Soweit ich weiß gibt es für so etwas keine Plugins


----------



## Nino (26. Dezember 2003)

Hi,
ich denke dieser ganze Rahmen wurde mit "Abgeflachter Kante und Relief" gezeichnet.

Schnell was hinkegritzelt:






Aber im Prinzip läuft es auf diese Technik hinaus.

Mfg


----------



## Wini (26. Dezember 2003)

kannste das nochmal genauer erläutern?
Thx erstmal ;D
und zu


> Handarbeit: Zeichenbrett und viel Geduld.

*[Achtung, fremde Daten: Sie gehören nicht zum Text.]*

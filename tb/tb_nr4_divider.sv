// tb_nr4_divider: end-to-end test of the divider at its default size
// (24-bit mantissas, 32-entry seed table).
//
// Operands are issued in bursts separated by random idle cycles.  Every
// result is compared bit for bit with a reference model written with
// ordinary multiplications (seed from the table rule, e = 1 - bX, powers
// by repeated products, truncated series sum, final product), and in real
// arithmetic with a/b: the quotient must never exceed a/b and must be
// within 4 units of 2^-23 below it.  The latency must be exactly three
// cycles.  A reset is applied once while operations are in flight and no
// result may appear for them.  The test counts how often each mechanism
// occurred (every table entry used, back-to-back issue, a full pipeline,
// idle cycles, the e^3 and e^4 terms reaching the sum, the flush by
// reset) and counts a failure for any that never happened.
module tb_nr4_divider;
  localparam int unsigned N   = 24;
  localparam int unsigned M   = 5;
  localparam int unsigned F   = N + M;
  localparam int unsigned LAT = 3;
  localparam int          NOPS = 4000;

  logic         clk = 1'b0;
  logic         rst_n;
  logic         in_valid;
  logic [N-1:0] a, b;
  logic         out_valid;
  logic [N-1:0] q;

  int checks = 0, failures = 0;
  int cycle = 0;

  nr4_divider dut (
    .clk(clk), .rst_n(rst_n), .in_valid(in_valid), .a(a), .b(b),
    .out_valid(out_valid), .q(q)
  );

  always #5 clk = ~clk;
  always @(posedge clk) cycle <= cycle + 1;

  initial begin
    repeat (NOPS * 4 + 1000) @(posedge clk);
    failures++;
    $display("watchdog expired");
    $display("TB_RESULT checks=%0d failures=%0d", checks, failures);
    $finish;
  end

  // ---------------- reference model ----------------
  int n_e3_used = 0, n_e4_used = 0;

  function automatic logic [N-1:0] ref_q(input logic [N-1:0] av, input logic [N-1:0] bv,
                                         output bit e3_used, output bit e4_used);
    logic [127:0] t, e, ax, e2, e3, e4, s, prod;
    t  = 128'((64'(1) << (2*M+1)) / ((64'(1) << M) + 64'(bv[N-2 -: M]) + 1));
    e  = (128'(1) << F) - 128'(bv) * t;
    ax = 128'(av) * t;
    e2 = e * e;
    e3 = e2 * e;
    e4 = e3 * e;
    e3_used = (e3 >> (2*F)) != 0;
    e4_used = (e4 >> (3*F)) != 0;
    s    = (128'(1) << F) + e + (e2 >> F) + (e3 >> (2*F)) + (e4 >> (3*F));
    prod = ax * s;
    return N'(prod >> (2*F - (N-1)));
  endfunction

  // ---------------- scoreboard ----------------
  typedef struct {
    logic [N-1:0] a, b, q;
    int           cyc;
  } exp_t;
  exp_t expq[$];

  int hits [2**M];
  int n_b2b = 0, n_full = 0, n_idle = 0, n_flush = 0, n_results = 0;
  real max_ulps = 0.0;
  int inflight = 0;
  logic prev_valid = 1'b0;

  always @(posedge clk) begin
    if (rst_n) begin
      if (out_valid) begin
        exp_t x;
        real qr, qd, ulps;
        checks++;
        if (expq.size() == 0) begin
          failures++;
          $display("FAIL unexpected result q=%h", q);
        end else begin
          x = expq.pop_front();
          n_results++;
          if (q !== x.q) begin
            failures++;
            if (failures < 10) $display("FAIL a=%h b=%h q=%h expected %h", x.a, x.b, q, x.q);
          end
          checks++;
          if (cycle - x.cyc != LAT) begin
            failures++;
            $display("FAIL latency %0d, expected %0d", cycle - x.cyc, LAT);
          end
          qr   = real'(x.a) / real'(x.b);
          qd   = real'(q) / (2.0 ** (N-1));
          ulps = (qr - qd) * (2.0 ** (N-1));
          if (ulps > max_ulps) max_ulps = ulps;
          checks++;
          if (ulps < -1.0e-6 || ulps > 4.0) begin
            failures++;
            $display("FAIL a=%h b=%h q=%h is %f units from a/b", x.a, x.b, q, ulps);
          end
        end
      end
    end
  end

  task automatic issue(input logic [N-1:0] av, input logic [N-1:0] bv);
    exp_t x;
    bit u3, u4;
    @(negedge clk);
    in_valid = 1'b1;
    a = av;
    b = bv;
    x.a = av; x.b = bv;
    x.q = ref_q(av, bv, u3, u4);
    if (u3) n_e3_used++;
    if (u4) n_e4_used++;
    hits[bv[N-2 -: M]]++;
    if (prev_valid) n_b2b++;
    @(posedge clk);
    x.cyc = cycle;            // value sampled with this edge
    expq.push_back(x);
    prev_valid = 1'b1;
  endtask

  task automatic idle(input int n);
    for (int i = 0; i < n; i++) begin
      @(negedge clk);
      in_valid = 1'b0;
      a = $urandom; b = $urandom;   // ignored while in_valid is low
      n_idle++;
      @(posedge clk);
      prev_valid = 1'b0;
    end
  endtask

  function automatic logic [N-1:0] rnd_mant();
    return {1'b1, (N-1)'($urandom)};
  endfunction

  // Count cycles with all three stages busy.
  always @(posedge clk) begin
    if (rst_n && dut.s1.valid && dut.s2.valid && in_valid) n_full++;
  end

  initial begin
    in_valid = 1'b0;
    a = '0;
    b = '0;
    rst_n = 1'b0;
    repeat (3) @(posedge clk);
    @(negedge clk) rst_n = 1'b1;

    // Corner operands.
    issue({1'b1, {(N-1){1'b0}}}, {1'b1, {(N-1){1'b0}}});   // 1/1
    issue('1, {1'b1, {(N-1){1'b0}}});                       // (2-u)/1
    issue({1'b1, {(N-1){1'b0}}}, '1);                       // 1/(2-u)
    issue('1, '1);
    idle(5);

    // Reset with operations in flight: they must vanish.
    issue(rnd_mant(), rnd_mant());
    issue(rnd_mant(), rnd_mant());
    @(negedge clk);
    in_valid = 1'b0;
    rst_n = 1'b0;
    expq.delete();
    n_flush++;
    @(posedge clk);
    @(negedge clk);
    checks++;
    if (out_valid) begin
      failures++;
      $display("FAIL out_valid during reset");
    end
    rst_n = 1'b1;
    prev_valid = 1'b0;
    idle(5);
    checks++;
    if (expq.size() != 0 || out_valid) begin
      failures++;
      $display("FAIL stale result after reset");
    end

    // Every table entry at least once, then random bursts.
    for (int i = 0; i < 2**M; i++)
      issue(rnd_mant(), {1'b1, M'(i), (N-1-M)'($urandom)});
    for (int n = 0; n < NOPS; ) begin
      int burst;
      burst = 1 + ($urandom % 8);
      for (int k = 0; k < burst; k++) begin
        issue(rnd_mant(), rnd_mant());
        n++;
      end
      idle($urandom % 3);
    end
    idle(LAT + 2);

    checks++;
    if (expq.size() != 0) begin
      failures++;
      $display("FAIL %0d results never appeared", expq.size());
    end

    // Mechanism coverage.
    for (int i = 0; i < 2**M; i++) begin
      checks++;
      if (hits[i] == 0) begin
        failures++;
        $display("FAIL table entry %0d never used", i);
      end
    end
    $display("results=%0d back_to_back=%0d pipeline_full=%0d idle=%0d flush=%0d e3_used=%0d e4_used=%0d",
             n_results, n_b2b, n_full, n_idle, n_flush, n_e3_used, n_e4_used);
    $display("largest distance below a/b: %f units of 2^-%0d", max_ulps, N-1);
    checks++; if (n_b2b == 0)   begin failures++; $display("FAIL no back-to-back issue"); end
    checks++; if (n_full == 0)  begin failures++; $display("FAIL pipeline never full"); end
    checks++; if (n_idle == 0)  begin failures++; $display("FAIL no idle cycle"); end
    checks++; if (n_flush == 0) begin failures++; $display("FAIL no flush"); end
    checks++; if (n_e3_used == 0) begin failures++; $display("FAIL e^3 never reached the sum"); end
    checks++; if (n_e4_used == 0) begin failures++; $display("FAIL e^4 never reached the sum"); end

    $display("TB_RESULT checks=%0d failures=%0d", checks, failures);
    $finish;
  end
endmodule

naja wäre ja nicht das größte problem, nur wie soll ich das dann ordentlich digitalisiren?
auch erstmal thx


----------



## Philip Kurz (26. Dezember 2003)

Ich denke mal mit Zeichenbrett meint er Grafiktablett ... dann erledigt sich auch die Frage mit dem digitalisieren.


----------



## Wini (26. Dezember 2003)

ich hab zwar eins, kann damit aber nicht so richtig mit umgehen, dass wird aber schon klappen, aber kann mir einer nochmal das von Nino erklären?


----------



## Neurodeamon (26. Dezember 2003)

Also, wenn Du eine Ebene hast, auf der Du zeichnest. Du klickst in der Ebenen-Palette diese Ebene mit der rechten Maustaste an -> es erscheint ein Dialogfeld. Jetzt klickt man auf Fülloptionen. Dort befinden sich die genannten Effekte (und noch mehr).


----------



## Wini (26. Dezember 2003)

ja das ist klar, nur was für einstellungen er benutzt hat, bei mir siehts nicht so nobell aus ;D


----------



## Wini (26. Dezember 2003)

hier hab ich auch noch ein sehr schönes beispiel gefunden:
http://www.planetspellforce.de/


----------



## Neurodeamon (27. Dezember 2003)

Habe auch noch ein Beispiel für Handarbeit und die Kombination der Photoshop-Effekte 

http://daimon.shiaine.de/


----------



## Wini (27. Dezember 2003)

jo ist auch n1
aber gibts da ein tut zu?


----------



## Wini (29. Dezember 2003)

oder kann mir das jmd erklären ?


----------



## Neurodeamon (30. Dezember 2003)

> _Original geschrieben von Wini _
> *oder kann mir das jmd erklären ? *



Örgh, eigentlich kommt es nur auf die Kombination einzelner Effekte an.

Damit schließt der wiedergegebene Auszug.